O lugar de Governador do Banco de Portugal é um posto que, em meu entender, deve ser tratado através de um pacto de Regime entre as principais forças partidárias. E deve manter-se inalterado sem contestação até ao final do mandato, excepto em situação de renúncia do próprio Governador ou em situação que envolva directa e proactivamente o mesmo na prática de actos ilícitos. Ora, o que aconteceu no caso BPN não qualificou como ilícito praticado pelo Governador, por isso, na ausência de outros motivos que motivem a sua renúncia ao cargo, Vítor Constâncio faz muito bem em permanecer até ao final do seu mandato. Está a zelar pela estabilidade do Banco de Portugal que, pela sua natureza, é uma instituição que não pode, nem deve, mudar a sua estrutura de um dia para o outro.
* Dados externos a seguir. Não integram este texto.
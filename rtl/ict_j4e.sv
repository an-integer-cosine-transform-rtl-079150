// J4e processor: the even half of the 1-D ICT(10,9,6,2,3,1).
//
// From a0..a3 it computes the unnormalized even coefficients
//   b0 = a0 + a3, b1 = a1 + a2, b3 = a0 - a3, b2 = a1 - a2,
//   Y0 = b0 + b1, Y4 = b0 - b1, Y2 = 3*b3 + b2, Y6 = b3 - 3*b2,
// i.e. rows (1,1,1,1), (1,-1,-1,1), (3,1,-1,-3), (1,-3,3,-1) of the kernel.
// The hardware is the one of the chip: an input shift register SRA1, an
// adder, a subtracter and a multiply-by-3 unit (2b + b, a wired shift and an
// add), each feeding its own shift register (SRB1, SRB2, SRB3), and operand
// multiplexers stepped by the slot phase.  The adder and the subtracter do
// four operations in each 4-slot period, so they are never idle.
//
// Every register shifts on each Clk2 edge (ce2), so a result produced by an
// operation started in slot t sits in position k of its shift register in
// slot t+2+k; the operand multiplexers select those positions.  The slot
// schedule, with t = 0 the slot in which a3 is in SRA1[0]:
//   adder:      t=-1 b1, t=0 b0, t=2 Y0, t=5 Y2
//   subtracter: t=-1 b2, t=0 b3, t=2 Y4, t=5 Y6
//   times 3:    t=1 3*b2, t=2 3*b3
// The exact schedule and register depths are this design's own.
//
// Interface: a_in is shifted into SRA1 on every ce2 edge; ph is t mod 4.
// y0..y6 are taps that hold the vector's four coefficients during slot
// t = 10 (ph = 2), where the output mixer picks them up.
module ict_j4e #(
  parameter int W = 16
) (
  input  logic         clk,
  input  logic         ce2,
  input  logic [1:0]   ph,
  input  logic [W-1:0] a_in,
  output logic [W-1:0] y0,
  output logic [W-1:0] y2,
  output logic [W-1:0] y4,
  output logic [W-1:0] y6
);

  logic [W-1:0] sra1 [4];
  logic [W-1:0] srb1 [7];   // adder results
  logic [W-1:0] srb2 [7];   // subtracter results
  logic [W-1:0] srb3 [3];   // times-3 results

  logic [W-1:0] add_a, add_b, sub_a, sub_b, add_y, sub_y, mul_y;

  // Operand multiplexers (4:1), indexed by slot phase.
  always_comb begin
    unique case (ph)
      2'd3: begin                                   // b1, b2
        add_a = sra1[1]; add_b = sra1[0];
        sub_a = sra1[1]; sub_b = sra1[0];
      end
      2'd0: begin                                   // b0, b3
        add_a = sra1[3]; add_b = sra1[0];
        sub_a = sra1[3]; sub_b = sra1[0];
      end
      2'd2: begin                                   // Y0, Y4
        add_a = srb1[0]; add_b = srb1[1];
        sub_a = srb1[0]; sub_b = srb1[1];
      end
      default: begin                                // Y2, Y6
        add_a = srb3[1]; add_b = srb2[4];
        sub_a = srb2[3]; sub_b = srb3[2];
      end
    endcase
  end

  bcl_addsub #(.W(W)) u_add (.clk, .ce(ce2), .a(add_a), .b(add_b), .sub(1'b0), .y(add_y));
  bcl_addsub #(.W(W)) u_sub (.clk, .ce(ce2), .a(sub_a), .b(sub_b), .sub(1'b1), .y(sub_y));
  // Multiply by 3: (b << 1) + b on the newest subtracter result.
  bcl_addsub #(.W(W)) u_mul3 (.clk, .ce(ce2), .a({srb2[0][W-2:0], 1'b0}), .b(srb2[0]),
                              .sub(1'b0), .y(mul_y));

  always_ff @(posedge clk) begin
    if (ce2) begin
      sra1[0] <= a_in;
      srb1[0] <= add_y;
      srb2[0] <= sub_y;
      srb3[0] <= mul_y;
      for (int i = 1; i < 4; i++) sra1[i] <= sra1[i-1];
      for (int i = 1; i < 7; i++) srb1[i] <= srb1[i-1];
      for (int i = 1; i < 7; i++) srb2[i] <= srb2[i-1];
      for (int i = 1; i < 3; i++) srb3[i] <= srb3[i-1];
    end
  end

  assign y0 = srb1[6];
  assign y2 = srb1[3];
  assign y4 = srb2[6];
  assign y6 = srb2[3];

endmodule
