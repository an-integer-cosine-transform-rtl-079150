// Self-checking test of the J4e processor (the even half of the 1-D ICT).
// Random four-word input sequences stream in back to back, one word per
// Clk2 slot, in the order the input processor delivers them; the four
// even coefficients of each sequence are compared, in slot t = 10 of its
// schedule, with the products by kernel rows 0, 2, 4, 6 written out in full.
module tb_ict_j4e;
  import ict_ref_pkg::*;
  logic clk = 0;
  always #5 clk = ~clk;
  int checks = 0, failures = 0;

  localparam int W  = 16;
  localparam int NV = 100;

  logic         ce2;
  logic [1:0]   ph;
  logic [W-1:0] a_in;
  logic [W-1:0] y [4];

  ict_j4e #(.W(W)) dut (.clk, .ce2, .ph, .a_in, .y0(y[0]), .y2(y[1]),
              .y4(y[2]), .y6(y[3]));

  // av[n][k] is the k-th word of sequence n as it arrives:
  // even half: a0, a1, a2, a3; odd half: a7, a6, a5, a4.
  int av [NV][4];
  localparam int ROWS [4] = '{0, 2, 4, 6};

  initial begin
    #100000;
    failures++;
    $display("watchdog expired");
    $display("TB_RESULT checks=%0d failures=%0d", checks, failures);
    $finish;
  end

  initial begin
    foreach (av[n, k]) av[n][k] = $urandom_range(0, 1023) - 512;
    for (int k = 0; k < 4; k++) begin
      av[0][k] = 511;
      av[1][k] = (k % 2 == 0) ? 511 : -512;
    end
    ce2 = 0;
    for (int s = 0; s < 4 * NV + 16; s++) begin
      // slot s: two Clk1 cycles, ce2 high in the first
      @(negedge clk);
      ce2  = 1;
      ph   = 2'(s % 4);
      a_in = (s < 4 * NV) ? W'(av[s / 4][s % 4]) : '0;
      if (s % 4 == 2 && s >= 14 && (s - 14) / 4 < NV) begin
        automatic int n = (s - 14) / 4;
        for (int i = 0; i < 4; i++) begin
          automatic int e = 0;
          for (int k = 0; k < 4; k++) e += J[ROWS[i]][k] * av[n][k];
          checks++;
          if ($signed(y[i]) != e) begin
            failures++;
            if (failures < 10) $display("seq %0d row %0d: got %0d exp %0d", n, ROWS[i], $signed(y[i]), e);
          end
        end
      end
      @(negedge clk);
      ce2 = 0;
    end
    $display("TB_RESULT checks=%0d failures=%0d", checks, failures);
    $finish;
  end
endmodule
De resto, basta olhar para o que, nas últimas duas décadas, aconteceu nos Estados Unidos e concluiremos rapidamente acerca da condução errada que cá se está a fazer da análise ao caso BPN. É que nos EUA, a supervisão falhou de forma catastrófica, extraordinariamente pior que em Portugal. Falhou na regulação da bomba relógio associada aos derivados de crédito (durante quase 20 anos). Falhou na detecção de Madoff (durante mais de 20 anos), como antes tinha falhado na detecção da Enron, da Worldcom e de outras fraudes em cotadas de grande nomeada. E falhou noutros aspectos, nomeadamente na detecção de intermediários financeiros não autorizados em território norte-americano operando actividades ilícitas, como foi o caso da UBS. E o que é que aconteceu? Foram criadas comissões de inquérito para todos estes casos. As zonas cinzentas da lei foram corrigidas e os verdadeiros responsáveis, como Oliveira e Costa, foram inapelavelmente interrogados e crucificados na praça pública. Os derivados de crédito, mais dias menos dia, passarão a transaccionar em mercados cotados. Madoff foi engavetado para sempre, como foram anteriormente os responsáveis pela Enron e pela Worldcom. E a UBS está em risco de não sobreviver ao ataque do fisco norte-americano. Quanto ao senhor Bernanke, também teve de ouvir uns ralhetes, mas saiu por cima porque os congressistas e senadores assim o quiseram. E ainda bem, porque é assim que deve ser. É que, no final, quem saiu reforçado foi o próprio banco central norte-americano.
Os verdadeiros culpados são os operacionais e os executivos que, diariamente, trabalharam no sentido de ludibriar tudo e todos - esses é que têm de ser hostilizados, acossados e acusados. Seria bom que os senhores deputados da Assembleia da República não se esquecessem disso.